-- EXTRACTED RECORDS follows --
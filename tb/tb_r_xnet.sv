// tb_r_xnet -- self-checking test of the R-Xnet crossbar.
//
// For every direction code, with the ports open and closed, random words on
// all four inputs: the expected output port and source port come from the
// direction table written out here as plain constants, not from the package
// functions. A second instance with seam masks checks that paths across a
// cut seam are blocked and the others pass.
module tb_r_xnet;
  import scac_pkg::*;

  localparam int unsigned W = 17;
  // direction table: R-SLCUXnet port and R-Xnet output port per direction
  localparam int SLCU_COL [8] = '{0, 0, 1, 1, 2, 2, 3, 3};
  localparam int XNET_COL [8] = '{0, 1, 1, 2, 2, 3, 3, 0};

  int checks = 0, failures = 0;

  logic         open, cut_row, cut_col;
  dir_e         dir;
  logic [W-1:0] in_link [4];
  logic [W-1:0] out_a   [4];
  logic [W-1:0] out_b   [4];

  r_xnet #(.LINK_W(W)) u_a (
    .open, .dir, .cut_row(1'b0), .cut_col(1'b0), .in_link, .out_link(out_a));
  // an R-Xnet in the last row and column: SE,SW cross the row seam and
  // NE,SE the column seam
  r_xnet #(.LINK_W(W), .EDGE_ROW(4'b1100), .EDGE_COL(4'b0110)) u_b (
    .open, .dir, .cut_row, .cut_col, .in_link, .out_link(out_b));

  task automatic check(string what, logic [W-1:0] got, logic [W-1:0] exp);
    checks++;
    if (got !== exp) begin
      failures++;
      $display("FAIL %s: got %h expected %h", what, got, exp);
    end
  endtask

  initial begin
    #100000;
    failures++;
    $display("watchdog expired");
    $display("TB_RESULT checks=%0d failures=%0d", checks, failures);
    $finish;
  end

  initial begin
    cut_row = 0; cut_col = 0;
    for (int rep = 0; rep < 4; rep++) begin
      for (int d = 0; d < 8; d++) begin
        for (int o = 0; o < 2; o++) begin
          for (int cr = 0; cr < 2; cr++) begin
            for (int cc = 0; cc < 2; cc++) begin
              int ip, op;
              bit row_x, col_x, blocked;
              dir = dir_e'(d);
              open = o[0];
              cut_row = cr[0];
              cut_col = cc[0];
              for (int p = 0; p < 4; p++) in_link[p] = W'($urandom);
              #1;
              ip = (SLCU_COL[d] + 2) % 4;
              op = XNET_COL[d];
              row_x = ((ip == 2 || ip == 3) != (op == 2 || op == 3));
              col_x = ((ip == 1 || ip == 2) != (op == 1 || op == 2));
              blocked = (cr != 0 && row_x) || (cc != 0 && col_x);
              for (int p = 0; p < 4; p++) begin
                check($sformatf("plain dir=%0d open=%0d port=%0d", d, o, p), out_a[p],
                      (o != 0 && p == op) ? in_link[ip] : '0);
                check($sformatf("edge dir=%0d open=%0d cut=%0d%0d port=%0d", d, o, cr, cc, p),
                      out_b[p], (o != 0 && !blocked && p == op) ? in_link[ip] : '0);
              end
            end
          end
        end
      end
    end
    $display("TB_RESULT checks=%0d failures=%0d", checks, failures);
    $finish;
  end
endmodule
-- EXTRACTED RECORDS concluded --
**TASK TO CARRY OUT:** In full and word for word, set down the records shown above.

**SOLUTION:**
filename tb/tb_r_xnet.sv
// tb_r_xnet -- self-checking test of the R-Xnet crossbar.
//
// For every direction code, with the ports open and closed, random words on
// all four inputs: the expected output port and source port come from the
// direction table written out here as plain constants, not from the package
// functions. A second instance with seam masks checks that paths across a
// cut seam are blocked and the others pass.
module tb_r_xnet;
  import scac_pkg::*;

  localparam int unsigned W = 17;
  // direction table: R-SLCUXnet port and R-Xnet output port per direction
  localparam int SLCU_COL [8] = '{0, 0, 1, 1, 2, 2, 3, 3};
  localparam int XNET_COL [8] = '{0, 1, 1, 2, 2, 3, 3, 0};

  int checks = 0, failures = 0;

  logic         open, cut_row, cut_col;
  dir_e         dir;
  logic [W-1:0] in_link [4];
  logic [W-1:0] out_a   [4];
  logic [W-1:0] out_b   [4];

  r_xnet #(.LINK_W(W)) u_a (
    .open, .dir, .cut_row(1'b0), .cut_col(1'b0), .in_link, .out_link(out_a));
  // an R-Xnet in the last row and column: SE,SW cross the row seam and
  // NE,SE the column seam
  r_xnet #(.LINK_W(W), .EDGE_ROW(4'b1100), .EDGE_COL(4'b0110)) u_b (
    .open, .dir, .cut_row, .cut_col, .in_link, .out_link(out_b));

  task automatic check(string what, logic [W-1:0] got, logic [W-1:0] exp);
    checks++;
    if (got !== exp) begin
      failures++;
      $display("FAIL %s: got %h expected %h", what, got, exp);
    end
  endtask

  initial begin
    #100000;
    failures++;
    $display("watchdog expired");
    $display("TB_RESULT checks=%0d failures=%0d", checks, failures);
    $finish;
  end

  initial begin
    cut_row = 0; cut_col = 0;
    for (int rep = 0; rep < 4; rep++) begin
      for (int d = 0; d < 8; d++) begin
        for (int o = 0; o < 2; o++) begin
          for (int cr = 0; cr < 2; cr++) begin
            for (int cc = 0; cc < 2; cc++) begin
              int ip, op;
              bit row_x, col_x, blocked;
              dir = dir_e'(d);
              open = o[0];
              cut_row = cr[0];
              cut_col = cc[0];
              for (int p = 0; p < 4; p++) in_link[p] = W'($urandom);
              #1;
              ip = (SLCU_COL[d] + 2) % 4;
              op = XNET_COL[d];
              row_x = ((ip == 2 || ip == 3) != (op == 2 || op == 3));
              col_x = ((ip == 1 || ip == 2) != (op == 1 || op == 2));
              blocked = (cr != 0 && row_x) || (cc != 0 && col_x);
              for (int p = 0; p < 4; p++) begin
                check($sformatf("plain dir=%0d open=%0d port=%0d", d, o, p), out_a[p],
                      (o != 0 && p == op) ? in_link[ip] : '0);
                check($sformatf("edge dir=%0d open=%0d cut=%0d%0d port=%0d", d, o, cr, cc, p),
                      out_b[p], (o != 0 && !blocked && p == op) ? in_link[ip] : '0);
              end
            end
          end
        end
      end
    end
    $display("TB_RESULT checks=%0d failures=%0d", checks, failures);
    $finish;
  end
endmodule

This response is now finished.